* Saved entries
○ ○ ○ ○ ○

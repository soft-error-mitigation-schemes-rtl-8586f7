// tb_sem_arith_pipeline: end-to-end test of the SEM adder-multiplier
// pipeline with its clock control at the worst-case period of 9 ns
// (Phi1 = Phi2 = 1 ns).
//
// A source feeds N_OPS random operand pairs under the commit handshake and
// a sink checks that every product leaves the result buffer exactly once,
// in order and correct. Transient faults are injected on the hold-padded
// inputs of s1_reg and s2_reg around one clock edge: at the CLK1 edge
// (R1 corrupted: must cost exactly one stalled cycle), at the CLK2 edge
// (false positive: Error and Benign, no recovery) and at the CLK3 edge
// (Benign only, no recovery). All three outcomes must be seen.
module tb_sem_arith_pipeline;
  timeunit 1ps;
  timeprecision 1ps;
  import sem_pkg::*;

  localparam int W = 64;
  localparam int N_OPS = 400;
  localparam int PHI1 = 1000, PHI2 = 1000;

  logic clk1_g, clk2_g, clk3_g, rst_n = 0;
  logic clk1_p, clk2_p, clk3_p, load_backup, commit, recovery;
  logic global_recover;
  logic [2:0] stage_error, stage_benign;
  sem_state_e state;
  int unsigned period_ps;

  logic in_valid;
  logic [W-1:0] in_a, in_b, out_data;
  logic out_valid;

  logic [W-1:0] opa[N_OPS], opb[N_OPS], expq[N_OPS];
  int idx = 0, nout = 0;
  int checks = 0, failures = 0;
  int n_rec = 0, n_fp = 0, n_ben = 0, n_cycles = 0, n_commit = 0;
  int n_inj[3];

  clock_generator_model #(.PHI1_PS(PHI1), .PHI2_PS(PHI2)) u_gen (
    .step(6'd0), .clk1(clk1_g), .clk2(clk2_g), .clk3(clk3_g),
    .period_ps(period_ps));

  sem_clock_control u_ctl (
    .clk1_g, .clk2_g, .clk3_g, .rst_n, .global_recover,
    .clk1_p, .clk2_p, .clk3_p, .load_backup, .commit, .recovery, .state);

  sem_arith_pipeline #(.ADD_W(W)) dut (
    .clk1_p, .clk2_p, .clk3_p, .clk1_g, .rst_n, .load_backup, .commit,
    .in_valid, .in_a, .in_b, .out_valid, .out_data, .stage_error,
    .stage_benign, .global_recover);

  assign in_valid = rst_n && (idx < N_OPS);
  assign in_a = (idx < N_OPS) ? opa[idx] : '0;
  assign in_b = (idx < N_OPS) ? opb[idx] : '0;
  always @(negedge clk1_g) if (commit && idx < N_OPS) idx <= idx + 1;

  always @(posedge clk1_g) if (rst_n && out_valid) begin
    checks++;
    if (nout >= N_OPS || out_data !== expq[nout]) begin
      failures++;
      $display("FAIL result %0d: got %h expected %h", nout, out_data,
               (nout < N_OPS) ? expq[nout] : '0);
    end
    nout++;
  end

  always @(negedge clk1_g) if (rst_n) begin
    n_cycles++;
    if (commit)      n_commit++;
    if (load_backup) n_rec++;
    if (state == SEM_RUN && |stage_error && |stage_benign) n_fp++;
    if (state == SEM_RUN && !(|stage_error) && |stage_benign) n_ben++;
  end

  logic [W:0] fv;
  // kind: 0 at CLK1, 1 at CLK2, 2 at CLK3 ; stage 1 or 2
  task automatic inject(input int kind, input int stage);
    logic [W:0] mask;
    int at;
    mask = (W+1)'(1) << $urandom_range(0, W - 1);
    at = (kind == 1) ? PHI1 : (kind == 2) ? PHI1 + PHI2 : 0;
    #(int'(period_ps) - PHI1 - PHI2 - 300 + at);
    fv = ((stage == 1) ? dut.s1_d : dut.s2_d) ^ mask;
    if (stage == 1) force dut.s1_d = fv; else force dut.s2_d = fv;
    #200;
    if (stage == 1) release dut.s1_d; else release dut.s2_d;
  endtask

  initial begin : watchdog
    #(64'd9000 * 64'd40000);
    failures++;
    $display("TB_RESULT checks=%0d failures=%0d", checks, failures);
    $finish;
  end

  initial begin
    logic [W-1:0] s;
    int kind;
    for (int i = 0; i < N_OPS; i++) begin
      opa[i] = {$urandom, $urandom};
      opb[i] = {$urandom, $urandom};
      s = opa[i] + opb[i];
      expq[i] = W'(s[W-1:W/2]) * W'(s[W/2-1:0]);
    end
    repeat (5) @(posedge clk1_g);
    #100 rst_n = 1;
    while (nout < N_OPS) begin
      @(posedge clk3_g);
      #200;
      if (state == SEM_RUN && idx > 2 && idx < N_OPS - 2 &&
          $urandom_range(0, 4) == 0) begin
        kind = $urandom_range(0, 2);
        n_inj[kind]++;
        inject(kind, $urandom_range(1, 2));
      end
    end
    repeat (3) @(posedge clk1_g);
    @(negedge clk1_g);
    #100;
    checks++;
    if (nout != N_OPS) begin
      failures++;
      $display("FAIL: %0d results for %0d operands", nout, N_OPS);
    end
    checks++;
    if (n_cycles - n_commit != n_rec) begin
      failures++;
      $display("FAIL: cycles %0d committed %0d recoveries %0d", n_cycles,
               n_commit, n_rec);
    end
    checks++;
    if (n_rec == 0 || n_fp == 0 || n_ben == 0) begin
      failures++;
      $display("FAIL: recovery %0d false-positive %0d benign %0d", n_rec, n_fp, n_ben);
    end
    $display("injected CLK1=%0d CLK2=%0d CLK3=%0d ; recoveries=%0d false positives=%0d benign=%0d ; cycles=%0d committed=%0d",
             n_inj[0], n_inj[1], n_inj[2], n_rec, n_fp, n_ben, n_cycles, n_commit);
    $display("TB_RESULT checks=%0d failures=%0d", checks, failures);
    $finish;
  end

endmodule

○ ○ ○ ○ ○

* Exercise goal
Both end lines included, restate word for word the lines above from the line with "assign in_a = (idx" to the line with "initial begin : watchdog", and nothing else.

* Solved exercise
  assign in_a = (idx < N_OPS) ? opa[idx] : '0;
  assign in_b = (idx < N_OPS) ? opb[idx] : '0;
  always @(negedge clk1_g) if (commit && idx < N_OPS) idx <= idx + 1;

  always @(posedge clk1_g) if (rst_n && out_valid) begin
    checks++;
    if (nout >= N_OPS || out_data !== expq[nout]) begin
      failures++;
      $display("FAIL result %0d: got %h expected %h", nout, out_data,
               (nout < N_OPS) ? expq[nout] : '0);
    end
    nout++;
  end

  always @(negedge clk1_g) if (rst_n) begin
    n_cycles++;
    if (commit)      n_commit++;
    if (load_backup) n_rec++;
    if (state == SEM_RUN && |stage_error && |stage_benign) n_fp++;
    if (state == SEM_RUN && !(|stage_error) && |stage_benign) n_ben++;
  end

  logic [W:0] fv;
  // kind: 0 at CLK1, 1 at CLK2, 2 at CLK3 ; stage 1 or 2
  task automatic inject(input int kind, input int stage);
    logic [W:0] mask;
    int at;
    mask = (W+1)'(1) << $urandom_range(0, W - 1);
    at = (kind == 1) ? PHI1 : (kind == 2) ? PHI1 + PHI2 : 0;
    #(int'(period_ps) - PHI1 - PHI2 - 300 + at);
    fv = ((stage == 1) ? dut.s1_d : dut.s2_d) ^ mask;
    if (stage == 1) force dut.s1_d = fv; else force dut.s2_d = fv;
    #200;
    if (stage == 1) release dut.s1_d; else release dut.s2_d;
  endtask

  initial begin : watchdog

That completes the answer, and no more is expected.